I've done more testing and can confirm VIPS_CONCURRENCY definitely impacts performance. When set to a value of 1 this branch is consistently ~25% faster. As I increase the concurrency the variability increases and the performance starts to drop at around a value of 4, which I think would suggest CPU throttling. I guess this change increases the importance of limiting concurrency to the max physical cores.

[jcupitt]

I think Intel brand this as Turbo Boost.

If the CPU is mostly just using one core, that single core gets about a 20% or 30% clock bump above the standard rated frequency. Once you start to hot a couple of cores, it'll clock down to normal speeds.
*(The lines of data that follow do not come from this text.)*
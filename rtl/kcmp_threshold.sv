// kcmp_threshold: logic function of module D and its output buffer.
//
// In silicon, module D is a ratioed circuit: one always-conducting pmos load
// t1 pulls node V_out up, and N parallel nmos transistors q_1..q_N, gated by
// the XOR outputs, pull it down. The transistor sizes are chosen so that V_out
// stays above the buffer's high input level while at most K-1 of the q_i
// conduct, and drops below its low input level once K of them conduct. The
// two-inverter buffer restores a full logic level. The logic it realises is
// therefore the threshold function
//
//     lt_k = (number of ones in x) < K
//
// This module gives that function as synthesizable logic: a count of the ones
// in x, saturated at K so the counter needs only clog2(K+1) bits, compared
// with K. The saturating count is an implementation choice of digital
// implementation; the transistor-level behaviour is modelled separately in
// kcmp_ratioed_d_model.
//
// Interface: x (N bits) in; lt_k out (1 = fewer than K ones). Combinational.
`timescale 1ns / 1ps

module kcmp_threshold #(
  parameter int unsigned N = kcmp_pkg::DEFAULT_N,
  parameter int unsigned K = kcmp_pkg::DEFAULT_K
) (
  input  logic [N-1:0] x,
  output logic         lt_k
);

  localparam int unsigned CW = $clog2(K + 1);

  logic [CW-1:0] cnt;

  always_comb begin
    cnt = '0;
    for (int unsigned i = 0; i < N; i++)
      if (x[i] && (cnt != CW'(K)))
        cnt = cnt + 1'b1;
    lt_k = (cnt != CW'(K));
  end

  initial begin
    assert (K >= 1 && K <= N) else $error("kcmp_threshold: K must be in [1, N]");
  end

endmodule
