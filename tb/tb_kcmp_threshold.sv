// tb_kcmp_threshold: self-checking test of the threshold function of module D.
// Three instances (K = 1, 2, 3, N = 16) receive vectors of every Hamming
// weight 0..N with the ones at random positions; the expected output is
// 1 for weight < K, computed by counting the ones in the testbench.
`timescale 1ns / 1ps

module tb_kcmp_threshold;
  localparam int unsigned N = 16;
  logic [N-1:0] x;
  logic lt1, lt2, lt3;
  int checks = 0, failures = 0;

  kcmp_threshold #(.N(N), .K(1)) dut1 (.x(x), .lt_k(lt1));
  kcmp_threshold                 dut2 (.x(x), .lt_k(lt2));
  kcmp_threshold #(.N(N), .K(3)) dut3 (.x(x), .lt_k(lt3));

  function automatic logic [N-1:0] rand_weight(int w);
    logic [N-1:0] v = '0;
    int placed = 0;
    while (placed < w) begin
      int p = int'($urandom_range(N - 1, 0));
      if (!v[p]) begin v[p] = 1'b1; placed++; end
    end
    return v;
  endfunction

  initial begin
    #100000;
    failures++;
    $display("TB_RESULT checks=%0d failures=%0d", checks, failures);
    $finish;
  end

  initial begin
    for (int rep = 0; rep < 40; rep++)
      for (int w = 0; w <= int'(N); w++) begin
        int cnt;
        x = rand_weight(w);
        #1;
        cnt = 0;
        for (int i = 0; i < int'(N); i++) cnt += int'(x[i]);
        checks += 3;
        if (lt1 !== (cnt < 1)) begin failures++; $display("FAIL K=1 x=%h lt=%b", x, lt1); end
        if (lt2 !== (cnt < 2)) begin failures++; $display("FAIL K=2 x=%h lt=%b", x, lt2); end
        if (lt3 !== (cnt < 3)) begin failures++; $display("FAIL K=3 x=%h lt=%b", x, lt3); end
      end
    $display("TB_RESULT checks=%0d failures=%0d", checks, failures);
    $finish;
  end
endmodule
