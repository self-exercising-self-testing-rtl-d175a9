// kcmp_xor_row: the comparing stage of a k-order comparator.
//
// A row of N two-input XOR gates. Output bit x[i] is 1 exactly where the two
// operands differ, so the Hamming weight of x is the Hamming distance of the
// operands. Each x[i] drives the gate of one pull-down transistor of the
// threshold stage (module D). During the test phase every gate sees all four
// input combinations, so the row is tested exhaustively.
//
// Interface: a, b (N bits) in; x (N bits) out. Purely combinational.
// The structure follows the original method; N defaults to the 16-bit operands the
// design is characterised at.
`timescale 1ns / 1ps

module kcmp_xor_row #(
  parameter int unsigned N = kcmp_pkg::DEFAULT_N
) (
  input  logic [N-1:0] a,
  input  logic [N-1:0] b,
  output logic [N-1:0] x
);

  always_comb begin
    for (int unsigned i = 0; i < N; i++)
      x[i] = a[i] ^ b[i];
  end

endmodule
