// tb_kcmp_xor_row: self-checking test of the XOR row.
// Drives random and corner operand pairs into a 16-bit row and checks every
// output bit against a per-bit reference (1 exactly where the operands
// differ), plus the number of differing positions against a separately
// counted Hamming distance.
`timescale 1ns / 1ps

module tb_kcmp_xor_row;
  localparam int unsigned N = 16;
  logic [N-1:0] a, b, x;
  int checks = 0, failures = 0;

  kcmp_xor_row #(.N(N)) dut (.a(a), .b(b), .x(x));

  task automatic check_vec();
    int hd;
    #1;
    hd = 0;
    for (int i = 0; i < N; i++) begin
      checks++;
      if (x[i] !== (a[i] != b[i])) begin
        failures++;
        $display("FAIL bit %0d a=%h b=%h x=%h", i, a, b, x);
      end
      if (a[i] != b[i]) hd++;
    end
    checks++;
    if ($countones(x) != hd) failures++;
  endtask

  initial begin
    #100000;
    failures++;
    $display("TB_RESULT checks=%0d failures=%0d", checks, failures);
    $finish;
  end

  initial begin
    a = '0; b = '0; check_vec();
    a = '1; b = '0; check_vec();
    a = '0; b = '1; check_vec();
    a = '1; b = '1; check_vec();
    for (int t = 0; t < 500; t++) begin
      a = N'($urandom);
      b = N'($urandom);
      check_vec();
    end
    $display("TB_RESULT checks=%0d failures=%0d", checks, failures);
    $finish;
  end
endmodule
Maybe disable turbo boost and try benchmarking again? I always forget how to do this, but SO suggests:

https://askubuntu.com/a/620114

The other factor might be the cache. Your cores will share L2/L3, so single core performance will in effect get a cache boost.

[kleisauke]

\o/, this will be in libvips 8.15.

[jan-wassenberg]

Highway main author here. Great to see this, congrats @kleisauke on the great results and thanks for letting us know :)

I guess this change increases the importance of limiting concurrency to the max physical cores.

Agreed. Hyperthreads are sharing the vector units of a core; on Intel there are essentially 2 arithmetic ports plus one for shuffles, and it is pretty easy to keep them busy with a single thread. Scheduling threads onto the same core will not help and may actually hurt. When benchmarking, I usually use taskset or numactl to pin threads to the first HT in a core.

In addition to that, faster vectorization means we are closer to being memory-bound, and in particular influenced by background activity that happens to use more of the bandwidth during the test.

[jcupitt]

Congratulations on landing this huge thing Kleis!

[kmartinez]

just catching up with this - its "music to my ears" as you can expect ;-) well done Kleis!
can't wait to test it on my 7900 too!